▸ ACTIVITY:
Copy the complete listing that follows, letter for letter.
┌─ DATA
// workload_rig: one SweepCache data cache, its NVM and a processor model running a
// synthetic region workload without power failures; used by tb_region_workload.
//
// The processor model issues N_REGIONS compiler-style regions. Each region has 4 to 35
// instructions (19.5 on average); an instruction is a store with probability 0.20, a
// load with 0.25, otherwise one cycle of computation. That gives about 3.9 stores per
// region, the average region shape the design was tuned for. Addresses come from a hot
// 1 KB frame (70 %), a sequentially walked 8 KB array (25 %) and a 64 KB range (5 %);
// these mixes are this testbench's own. Every region ends with two checkpoint stores
// (a live-out register and the next region's number) and a region end.
//
// Every load is compared with a reference memory, and after the last region the NVM
// contents are compared with it too. The rig counts accesses, misses, buffer probes,
// empty-bit bypasses, T_wait cycles and, per region, the persistence latency T_p: the
// cycles from the region end until its buffer reaches (1,1). The parallelism
// efficiency is (sum T_p - sum T_wait) / sum T_p.
//
// Interface: clk in; done rises when the run is over, with checks, failures, cycles
// and the counters valid from then on. N_SETS sets the cache size (2 ways of 64-byte
// lines per set), DEPTH the persist buffer entries (the compiler's store threshold)
// and EMPTY_BIT selects the search variant. A region holds at most 37 stores and
// needs at most one buffer entry per store; with DEPTH = 32 the buffer's overflow
// assertion confirms that no region of this workload needs more than 32.
module workload_rig
  import sweepcache_pkg::*;
#(
  parameter int unsigned N_SETS    = CACHE_SETS,
  parameter int unsigned DEPTH     = PB_DEPTH,
  parameter bit          EMPTY_BIT = 1'b1,
  parameter int unsigned N_REGIONS = 2000,
  parameter int unsigned SEED      = 32'h2468_ACE1
) (
  input  logic   clk,
  output logic   done,
  output int     checks,
  output int     failures,
  output longint cycles,
  output int     n_acc,
  output int     n_miss,
  output int     n_bypass,
  output int     n_probe,
  output int     n_wait,
  output longint sum_tp
);

  localparam addr_t CKPT_ADDR = addr_t'(24'h02_0000);

  logic        rst_n = 1'b0, por_n = 1'b0;
  logic        cpu_req = 1'b0, cpu_we = 1'b0;
  addr_t       cpu_addr = '0;
  word_t       cpu_wdata = '0;
  logic [3:0]  cpu_be = '0;
  logic        cpu_ack;
  word_t       cpu_rdata;
  logic        re_req = 1'b0, re_ack, ready;
  rec_action_t rec_action;
  logic        nvm_req, nvm_we, nvm_ack;
  laddr_t      nvm_laddr;
  line_t       nvm_wdata, nvm_rdata;
  logic        cur_buf;
  phase_t      status [2];
  logic [1:0]  pb_empty;
  sc_events_t  events;

  sweepcache_top #(.N_SETS(N_SETS), .DEPTH(DEPTH), .EMPTY_BIT(EMPTY_BIT)) dut (
    .clk, .rst_n, .por_n,
    .cpu_req, .cpu_we, .cpu_addr, .cpu_wdata, .cpu_be, .cpu_ack, .cpu_rdata,
    .re_req, .re_ack, .ready, .rec_action,
    .nvm_req, .nvm_we, .nvm_laddr, .nvm_wdata, .nvm_ack, .nvm_rdata,
    .cur_buf, .status, .pb_empty, .events
  );

  nvm_model u_nvm (
    .clk, .req(nvm_req), .we(nvm_we), .laddr(nvm_laddr), .wdata(nvm_wdata),
    .ack(nvm_ack), .rdata(nvm_rdata)
  );

  // ---------------- counters ----------------
  longint t_end [2];
  logic   p2_q [2];
  initial begin
    checks = 0; failures = 0; cycles = 0; done = 1'b0;
    n_acc = 0; n_miss = 0; n_bypass = 0; n_probe = 0; n_wait = 0; sum_tp = 0;
    t_end[0] = 0; t_end[1] = 0; p2_q[0] = 1'b1; p2_q[1] = 1'b1;
  end
  always @(posedge clk) if (rst_n && !done) begin
    cycles   <= cycles + 1;
    n_miss   <= n_miss + int'(events.miss);
    n_bypass <= n_bypass + int'(events.search_bypass);
    n_probe  <= n_probe + int'(events.search_probe);
    n_wait   <= n_wait + int'(events.region_wait);
    // a region end hands the running buffer to persistence
    if (re_req && re_ack) t_end[cur_buf] <= cycles;
    for (int b = 0; b < 2; b++) begin
      p2_q[b] <= status[b].p2;
      if (status[b].p2 && !p2_q[b] && status[b].p1) sum_tp <= sum_tp + (cycles - t_end[b]);
    end
  end

  // ---------------- reference memory ----------------
  word_t gold [addr_t];

  function automatic word_t gold_rd(addr_t a);
    return gold.exists(a) ? gold[a] : '0;
  endfunction

  function automatic int unsigned xs(inout int unsigned s);
    s ^= s << 13; s ^= s >> 17; s ^= s << 5;
    return s;
  endfunction

  int unsigned walk = 0;   // position in the walked array, in words

  function automatic addr_t pick_addr(inout int unsigned s);
    int unsigned r = xs(s);
    int unsigned m = r % 100;
    if (m < 70) return addr_t'(32'h00_4000 + ((r >> 8) % 256) * 4);    // 1 KB frame
    if (m < 95) begin
      walk = (walk + 1) % 2048;
      return addr_t'(32'h01_0000 + walk * 4);                          // 8 KB array
    end
    return addr_t'(32'h04_0000 + ((r >> 8) % 16384) * 4);              // 64 KB range
  endfunction

  task automatic access(input bit we, input addr_t a, input word_t d);
    @(negedge clk);
    cpu_req   <= 1'b1;
    cpu_we    <= we;
    cpu_addr  <= a;
    cpu_wdata <= d;
    cpu_be    <= 4'hF;
    do @(posedge clk); while (!cpu_ack);
    n_acc++;
    if (!we) begin
      checks++;
      if (cpu_rdata !== gold_rd(a)) begin
        failures++;
        $display("FAIL %m load %h: got %h want %h", a, cpu_rdata, gold_rd(a));
      end
    end else gold[a] = d;
    @(negedge clk);
    cpu_req <= 1'b0;
  endtask

  task automatic region_end();
    @(negedge clk);
    re_req <= 1'b1;
    do @(posedge clk); while (!re_ack);
    @(negedge clk);
    re_req <= 1'b0;
  endtask

  initial begin : main
    automatic int unsigned s = SEED;
    repeat (3) @(negedge clk);
    por_n <= 1'b1;
    rst_n <= 1'b1;
    while (!ready) @(negedge clk);
    for (int r = 0; r < int'(N_REGIONS); r++) begin
      automatic int n_ins = 4 + int'(xs(s) % 32);
      for (int i = 0; i < n_ins; i++) begin
        automatic int unsigned k = xs(s) % 100;
        if (k < 20)      access(1'b1, pick_addr(s), xs(s));
        else if (k < 45) access(1'b0, pick_addr(s), '0);
        else             @(negedge clk);
      end
      access(1'b1, CKPT_ADDR + 4, xs(s));
      access(1'b1, CKPT_ADDR, word_t'(r + 1));
      region_end();
    end
    // let the last region persist, then compare NVM with the reference
    begin
      automatic int guard = 0;
      while (!(status[~cur_buf].p1 && status[~cur_buf].p2) && guard < 20000) begin
        @(negedge clk);
        guard++;
      end
    end
    foreach (gold[a]) begin
      laddr_t la;
      line_t  l;
      la = a[ADDR_W-1:OFFSET_W];
      l  = u_nvm.mem.exists(la) ? u_nvm.mem[la] : '0;
      checks++;
      if (l[a[OFFSET_W-1:2]*32 +: 32] !== gold[a]) begin
        failures++;
        $display("FAIL %m NVM word %h: got %h want %h", a, l[a[OFFSET_W-1:2]*32 +: 32], gold[a]);
      end
    end
    done = 1'b1;
  end

endmodule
└─
▸ FINISHED TASK:
// workload_rig: one SweepCache data cache, its NVM and a processor model running a
// synthetic region workload without power failures; used by tb_region_workload.
//
// The processor model issues N_REGIONS compiler-style regions. Each region has 4 to 35
// instructions (19.5 on average); an instruction is a store with probability 0.20, a
// load with 0.25, otherwise one cycle of computation. That gives about 3.9 stores per
// region, the average region shape the design was tuned for. Addresses come from a hot
// 1 KB frame (70 %), a sequentially walked 8 KB array (25 %) and a 64 KB range (5 %);
// these mixes are this testbench's own. Every region ends with two checkpoint stores
// (a live-out register and the next region's number) and a region end.
//
// Every load is compared with a reference memory, and after the last region the NVM
// contents are compared with it too. The rig counts accesses, misses, buffer probes,
// empty-bit bypasses, T_wait cycles and, per region, the persistence latency T_p: the
// cycles from the region end until its buffer reaches (1,1). The parallelism
// efficiency is (sum T_p - sum T_wait) / sum T_p.
//
// Interface: clk in; done rises when the run is over, with checks, failures, cycles
// and the counters valid from then on. N_SETS sets the cache size (2 ways of 64-byte
// lines per set), DEPTH the persist buffer entries (the compiler's store threshold)
// and EMPTY_BIT selects the search variant. A region holds at most 37 stores and
// needs at most one buffer entry per store; with DEPTH = 32 the buffer's overflow
// assertion confirms that no region of this workload needs more than 32.
module workload_rig
  import sweepcache_pkg::*;
#(
  parameter int unsigned N_SETS    = CACHE_SETS,
  parameter int unsigned DEPTH     = PB_DEPTH,
  parameter bit          EMPTY_BIT = 1'b1,
  parameter int unsigned N_REGIONS = 2000,
  parameter int unsigned SEED      = 32'h2468_ACE1
) (
  input  logic   clk,
  output logic   done,
  output int     checks,
  output int     failures,
  output longint cycles,
  output int     n_acc,
  output int     n_miss,
  output int     n_bypass,
  output int     n_probe,
  output int     n_wait,
  output longint sum_tp
);

  localparam addr_t CKPT_ADDR = addr_t'(24'h02_0000);

  logic        rst_n = 1'b0, por_n = 1'b0;
  logic        cpu_req = 1'b0, cpu_we = 1'b0;
  addr_t       cpu_addr = '0;
  word_t       cpu_wdata = '0;
  logic [3:0]  cpu_be = '0;
  logic        cpu_ack;
  word_t       cpu_rdata;
  logic        re_req = 1'b0, re_ack, ready;
  rec_action_t rec_action;
  logic        nvm_req, nvm_we, nvm_ack;
  laddr_t      nvm_laddr;
  line_t       nvm_wdata, nvm_rdata;
  logic        cur_buf;
  phase_t      status [2];
  logic [1:0]  pb_empty;
  sc_events_t  events;

  sweepcache_top #(.N_SETS(N_SETS), .DEPTH(DEPTH), .EMPTY_BIT(EMPTY_BIT)) dut (
    .clk, .rst_n, .por_n,
    .cpu_req, .cpu_we, .cpu_addr, .cpu_wdata, .cpu_be, .cpu_ack, .cpu_rdata,
    .re_req, .re_ack, .ready, .rec_action,
    .nvm_req, .nvm_we, .nvm_laddr, .nvm_wdata, .nvm_ack, .nvm_rdata,
    .cur_buf, .status, .pb_empty, .events
  );

  nvm_model u_nvm (
    .clk, .req(nvm_req), .we(nvm_we), .laddr(nvm_laddr), .wdata(nvm_wdata),
    .ack(nvm_ack), .rdata(nvm_rdata)
  );

  // ---------------- counters ----------------
  longint t_end [2];
  logic   p2_q [2];
  initial begin
    checks = 0; failures = 0; cycles = 0; done = 1'b0;
    n_acc = 0; n_miss = 0; n_bypass = 0; n_probe = 0; n_wait = 0; sum_tp = 0;
    t_end[0] = 0; t_end[1] = 0; p2_q[0] = 1'b1; p2_q[1] = 1'b1;
  end
  always @(posedge clk) if (rst_n && !done) begin
    cycles   <= cycles + 1;
    n_miss   <= n_miss + int'(events.miss);
    n_bypass <= n_bypass + int'(events.search_bypass);
    n_probe  <= n_probe + int'(events.search_probe);
    n_wait   <= n_wait + int'(events.region_wait);
    // a region end hands the running buffer to persistence
    if (re_req && re_ack) t_end[cur_buf] <= cycles;
    for (int b = 0; b < 2; b++) begin
      p2_q[b] <= status[b].p2;
      if (status[b].p2 && !p2_q[b] && status[b].p1) sum_tp <= sum_tp + (cycles - t_end[b]);
    end
  end

  // ---------------- reference memory ----------------
  word_t gold [addr_t];

  function automatic word_t gold_rd(addr_t a);
    return gold.exists(a) ? gold[a] : '0;
  endfunction

  function automatic int unsigned xs(inout int unsigned s);
    s ^= s << 13; s ^= s >> 17; s ^= s << 5;
    return s;
  endfunction

  int unsigned walk = 0;   // position in the walked array, in words

  function automatic addr_t pick_addr(inout int unsigned s);
    int unsigned r = xs(s);
    int unsigned m = r % 100;
    if (m < 70) return addr_t'(32'h00_4000 + ((r >> 8) % 256) * 4);    // 1 KB frame
    if (m < 95) begin
      walk = (walk + 1) % 2048;
      return addr_t'(32'h01_0000 + walk * 4);                          // 8 KB array
    end
    return addr_t'(32'h04_0000 + ((r >> 8) % 16384) * 4);              // 64 KB range
  endfunction

  task automatic access(input bit we, input addr_t a, input word_t d);
    @(negedge clk);
    cpu_req   <= 1'b1;
    cpu_we    <= we;
    cpu_addr  <= a;
    cpu_wdata <= d;
    cpu_be    <= 4'hF;
    do @(posedge clk); while (!cpu_ack);
    n_acc++;
    if (!we) begin
      checks++;
      if (cpu_rdata !== gold_rd(a)) begin
        failures++;
        $display("FAIL %m load %h: got %h want %h", a, cpu_rdata, gold_rd(a));
      end
    end else gold[a] = d;
    @(negedge clk);
    cpu_req <= 1'b0;
  endtask

  task automatic region_end();
    @(negedge clk);
    re_req <= 1'b1;
    do @(posedge clk); while (!re_ack);
    @(negedge clk);
    re_req <= 1'b0;
  endtask

  initial begin : main
    automatic int unsigned s = SEED;
    repeat (3) @(negedge clk);
    por_n <= 1'b1;
    rst_n <= 1'b1;
    while (!ready) @(negedge clk);
    for (int r = 0; r < int'(N_REGIONS); r++) begin
      automatic int n_ins = 4 + int'(xs(s) % 32);
      for (int i = 0; i < n_ins; i++) begin
        automatic int unsigned k = xs(s) % 100;
        if (k < 20)      access(1'b1, pick_addr(s), xs(s));
        else if (k < 45) access(1'b0, pick_addr(s), '0);
        else             @(negedge clk);
      end
      access(1'b1, CKPT_ADDR + 4, xs(s));
      access(1'b1, CKPT_ADDR, word_t'(r + 1));
      region_end();
    end
    // let the last region persist, then compare NVM with the reference
    begin
      automatic int guard = 0;
      while (!(status[~cur_buf].p1 && status[~cur_buf].p2) && guard < 20000) begin
        @(negedge clk);
        guard++;
      end
    end
    foreach (gold[a]) begin
      laddr_t la;
      line_t  l;
      la = a[ADDR_W-1:OFFSET_W];
      l  = u_nvm.mem.exists(la) ? u_nvm.mem[la] : '0;
      checks++;
      if (l[a[OFFSET_W-1:2]*32 +: 32] !== gold[a]) begin
        failures++;
        $display("FAIL %m NVM word %h: got %h want %h", a, l[a[OFFSET_W-1:2]*32 +: 32], gold[a]);
      end
    end
    done = 1'b1;
  end

endmodule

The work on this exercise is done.